Scheme 1. Synthetic route of 2-amino-5-oxo-4-phenyl-4, 5-dihydropyrano[3,2-c]chromene-3-carbonitrile derivatives

Initially, we investigated the three-component condensation reaction of 4-hydroxy-2H-chromen-2-one 1, benzaldehyde 2a, and malononitrile 3 in the presence of various catalyst; the results are tabulated in Table 1.

Table 1. Comparison of catalytic activity of various catalysts for synthesis of pyrano[3,2-c]chromene-3-carbonitrile derivatives

In order to optimize the reaction condition viz. catalyst loading and solvent, a model reaction was studied by varying the range of solvent including polar and non-polar solvent. In order to find out the appropriate solvent for the synthesis, the model reaction was carried out by using solvents such as methanol, ethanol, dichloromethane (DCM), acetonitrile, Dimethyl formamide (DMF). However, the DMF solvent gave the preferred pyrano[3,2-c]chromene-3-carbonitrile product in good yield (Table 1, entry 8), whereas methanol, ethanol, DCM and acetonitrile, respectively gave moderate yield (Table 1, entries 1–4). The formation of the preferred product was not observed using water as the solvent (Table 1, entry 6). This indicates that the solvent play the key role for the activity and performance of the catalyst. The above observations indicate the reaction using polar protic solvent that shows an astonishing effect on the yield of the product. Thus, with the reaction in the presence of polar protic solvent, there was negligible possibility for the substrate to come in contact with catalyst therefore, the yield of the product was found to be low, and reaction in polar aprotic solvent showed the highest yield.
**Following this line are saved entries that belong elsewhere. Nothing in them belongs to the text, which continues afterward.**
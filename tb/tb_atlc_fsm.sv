// Testbench for the four-road controller's state machine.
//
// The state machine is surrounded by reference models of its parameter store and
// of a timer counting one "second" per clock cycle, so that a phase of N seconds
// lasts N cycles. The test writes the four timing parameters through the write
// function (TBASE 4, TEXT 6, TYEL 3, TBLINK 2), reads one back, then runs the normal
// mode for two light cycles and the blinking mode. The lamps are recorded as a
// list of (lamp pattern, walk light, length) segments and compared with the list
// expected from the description: all red, then yellow and green for each road in
// turn, the main green with the walk light on the first cycle only (a request is
// pending then), the first road-2 green extended once by TBASE because its sensor
// reports traffic, and blinking as alternating main-yellow / side-yellow.
module tb_atlc_fsm;
  import tlc_pkg::*;

  logic clk = 1'b0, rst = 1'b1;
  logic go = 1'b0;
  func_e func = FN_WRITE;
  par_e lsel = PAR_TBASE;
  logic [PAR_W-1:0] cval = '0;
  logic [2:0] sensor = '0;
  logic walk_pending = 1'b0, walk_serve;
  logic ram_we, timer_load, timer_done;
  par_e ram_raddr;
  logic [PAR_W-1:0] ram_rdata;
  lamp_t [3:0] lamps;
  logic walk_red, walk_green, disp_valid, extend;
  logic [3:0] state_code;
  int checks = 0, failures = 0;

  always #5 clk = ~clk;

  atlc_fsm dut (.*);

  // Reference parameter store and timer.
  logic [PAR_W-1:0] mem [4] = '{25, 25, 5, 1};
  int tcnt = 0;
  assign ram_rdata  = mem[ram_raddr];
  assign timer_done = (tcnt == 1);
  always @(posedge clk) begin
    if (ram_we) mem[lsel] <= cval;
    if (timer_load) tcnt <= int'(ram_rdata);
    else if (tcnt > 0) tcnt <= tcnt - 1;
    if (walk_serve) walk_pending <= 1'b0;
  end

  task automatic check(bit cond, string what);
    checks++;
    if (!cond) begin failures++; $display("FAIL t=%0t %s", $time, what); end
  endtask

  // Lamp pattern with road g green and road y yellow (-1 for none), others red.
  function automatic logic [11:0] pat(int g, int y);
    logic [11:0] p;
    for (int r = 0; r < 4; r++)
      p[3*r +: 3] = (r == g) ? 3'b001 : (r == y) ? 3'b010 : 3'b100;
    return p;
  endfunction

  // Segment recorder.
  logic [13:0] seg_val [64];
  int seg_len [64];
  int nseg = 0, cur_len = 0;
  logic [13:0] cur = '0;
  bit rec = 1'b0;
  always @(negedge clk) begin
    if (rec) begin
      if ({lamps, walk_red, walk_green} != cur && cur_len > 0) begin
        seg_val[nseg] = cur; seg_len[nseg] = cur_len; nseg++; cur_len = 0;
      end
      cur = {lamps, walk_red, walk_green};
      cur_len++;
    end
  end

  int n_ext = 0;
  always @(posedge clk) if (extend) n_ext++;
  always @(posedge clk) if (extend) sensor[0] <= 1'b0;  // traffic clears after one extension

  task automatic press_go;
    go = 1'b1; @(negedge clk); go = 1'b0; @(negedge clk);
  endtask

  task automatic write_par(par_e p, int v);
    func = FN_WRITE; lsel = p; cval = PAR_W'(v);
    go = 1'b1; @(negedge clk);          // idle sees the rising edge
    check(state_code == 4'd1, "write state entered");
    check(ram_we, "write strobe");
    go = 1'b0; @(negedge clk);
    check(!ram_we && state_code == 4'd0, "back to idle after write");
    check(mem[p] == PAR_W'(v), "parameter stored");
  endtask

  initial begin : watchdog
    repeat (3000) @(posedge clk);
    failures++;
    $display("FAIL watchdog");
    $display("TB_RESULT checks=%0d failures=%0d", checks, failures);
    $finish;
  end

  logic [13:0] exp_val [32];
  int exp_len [32];
  int ne;

  task automatic expect_seg(logic [11:0] p, bit wg, int len);
    exp_val[ne] = {p, !wg, wg}; exp_len[ne] = len; ne++;
  endtask

  initial begin
    repeat (2) @(negedge clk);
    rst = 1'b0;
    @(negedge clk);
    check(lamps == '0 && !walk_red && !walk_green, "idle: all dark");
    // GO held low: nothing happens even with a running function selected.
    func = FN_NORMAL; repeat (5) @(negedge clk);
    check(state_code == 4'd0, "stays idle without GO");

    write_par(PAR_TBASE, 4);
    write_par(PAR_TEXT, 6);
    write_par(PAR_TYEL, 3);
    write_par(PAR_TBLINK, 2);

    // Read function.
    func = FN_READ; lsel = PAR_TEXT;
    press_go();
    check(disp_valid && lamps == '0, "read: display on, lamps dark");
    func = FN_NORMAL; @(negedge clk);
    check(!disp_valid && state_code == 4'd0, "read left when function changes");

    // Normal mode: two cycles.
    walk_pending = 1'b1;
    sensor = 3'b001;
    func = FN_NORMAL;
    rec = 1'b1;
    go = 1'b1; @(negedge clk); go = 1'b0;
    repeat (3 + 2 * (3 + 6 + 3 + 4 + 3 + 4 + 3 + 4) + 4 + 3 + 2) @(negedge clk);
    func = FN_BLINK; @(negedge clk);
    check(state_code == 4'd0, "normal left when function changes");
    go = 1'b1; @(negedge clk); go = 1'b0;
    repeat (8) @(negedge clk);
    func = FN_WRITE; @(negedge clk); @(negedge clk);
    rec = 1'b0;

    ne = 0;
    expect_seg(12'b0, 1'b0, 0);   // placeholder for the dark idle segment (length not checked)
    expect_seg(pat(-1, -1), 0, 3);
    expect_seg(pat(-1, 0), 0, 3);
    expect_seg(pat(0, -1), 1, 6);
    expect_seg(pat(-1, 1), 0, 3);
    expect_seg(pat(1, -1), 0, 8);
    expect_seg(pat(-1, 2), 0, 3);
    expect_seg(pat(2, -1), 0, 4);
    expect_seg(pat(-1, 3), 0, 3);
    expect_seg(pat(3, -1), 0, 4);
    expect_seg(pat(-1, 0), 0, 3);
    expect_seg(pat(0, -1), 0, 6);
    expect_seg(pat(-1, 1), 0, 3);
    expect_seg(pat(1, -1), 0, 4);
    expect_seg(pat(-1, 2), 0, 3);
    expect_seg(pat(2, -1), 0, 4);
    expect_seg(pat(-1, 3), 0, 3);
    expect_seg(pat(3, -1), 0, 4);
    expect_seg(pat(-1, 0), 0, 3);
    expect_seg(pat(0, -1), 0, 0);  // cut short by the function change; length not checked
    expect_seg(12'b0, 0, 0);       // idle between the two functions
    expect_seg(pat(-1, 0), 0, 2);  // blink: main yellow, sides red
    expect_seg({3{3'b010}} << 3 | 12'b100, 0, 2);  // main red, sides yellow
    expect_seg(pat(-1, 0), 0, 2);
    expect_seg({3{3'b010}} << 3 | 12'b100, 0, 2);

    // The idle segments are dark: walk lights off too.
    exp_val[0][1] = 1'b0;
    exp_val[20][1] = 1'b0;
    check(nseg >= ne, $sformatf("segments recorded %0d, expected at least %0d", nseg, ne));
    for (int i = 0; i < ne && i < nseg; i++) begin
      check(seg_val[i] == exp_val[i], $sformatf("segment %0d lamps %b expected %b", i, seg_val[i], exp_val[i]));
      if (exp_len[i] != 0)
        check(seg_len[i] == exp_len[i], $sformatf("segment %0d length %0d expected %0d", i, seg_len[i], exp_len[i]));
    end
    check(n_ext == 1, $sformatf("extensions %0d", n_ext));
    check(!walk_pending, "walk request served");
    $display("TB_RESULT checks=%0d failures=%0d", checks, failures);
    $finish;
  end
endmodule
The promising results were observed using DMF as a solvent over a DTP/SiO₂ catalyst, which allowed us to further optimize the DTP/SiO₂ catalyst loading. The results in Table 1 (entry 7) reveal that the catalyst with 20 mole % of DTP/SiO₂ loading is excellent. Considering the catalyst using 30 mole % DTP/SiO₂ tested, there was no considerable rise in the yield of the product (Table 1, entry 8). The optimized reaction condition for the given reaction was found to be using 20 mole% DTP/SiO₂ in DMF solvent. These results motivated us to explore the scope of the pyrano[3,2-c]chromene-3-carbonitrile derivatives synthesis from substituted 4-hydroxyquinolin-2(1H)-one, aldehydes, and malononitrile in the presence of a DTP/SiO₂ catalyst at optimized reaction conditions.
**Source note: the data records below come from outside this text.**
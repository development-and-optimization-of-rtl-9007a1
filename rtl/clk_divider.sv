// Clock divider: turns the system clock into a one-second time base.
//
// A counter runs from 0 to DIV-1 and wraps; tick is high for the one cycle in
// which the counter holds DIV-1, so ticks come every DIV clock cycles. A clear
// input restarts the count, so that the first tick after a clear comes exactly DIV
// cycles later; the phase timer uses this to make every light phase an exact
// whole number of seconds. The controller names a divider among its parts but
// gives neither its ratio nor its interface: the default DIV = 714286 makes one
// second from a 1.4 us clock (the 1400 ns clock period of the synthesized
// T-junction controller), and the clear input is this design's choice.
//
// Interface: clk, rst (asynchronous, active high), clear (synchronous restart),
// tick (registered-count compare, one cycle wide).
module clk_divider #(
  parameter int unsigned DIV = 714286
) (
  input  logic clk,
  input  logic rst,
  input  logic clear,
  output logic tick
);

  if (DIV < 2) begin : g_bad_div
    $error("clk_divider: DIV must be at least 2");
  end

  localparam int unsigned CW = $clog2(DIV);

  logic [CW-1:0] cnt;

  assign tick = (cnt == CW'(DIV - 1));

  always_ff @(posedge clk or posedge rst) begin
    if (rst)        cnt <= '0;
    else if (clear) cnt <= '0;
    else if (tick)  cnt <= '0;
    else            cnt <= cnt + 1'b1;
  end

endmodule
A series of aromatic aldehydes were selected to undergo the condensation in the presence of DTP/SiO₂ catalyst. As shown in Table 2, aromatic aldehydes 2 carrying either electron-donating or electron-withdrawing substituent reacted efficiently and gave excellent yields (Table 2, entries 1–14). The possible mechanism is depicted in scheme 2 in the supplementary file.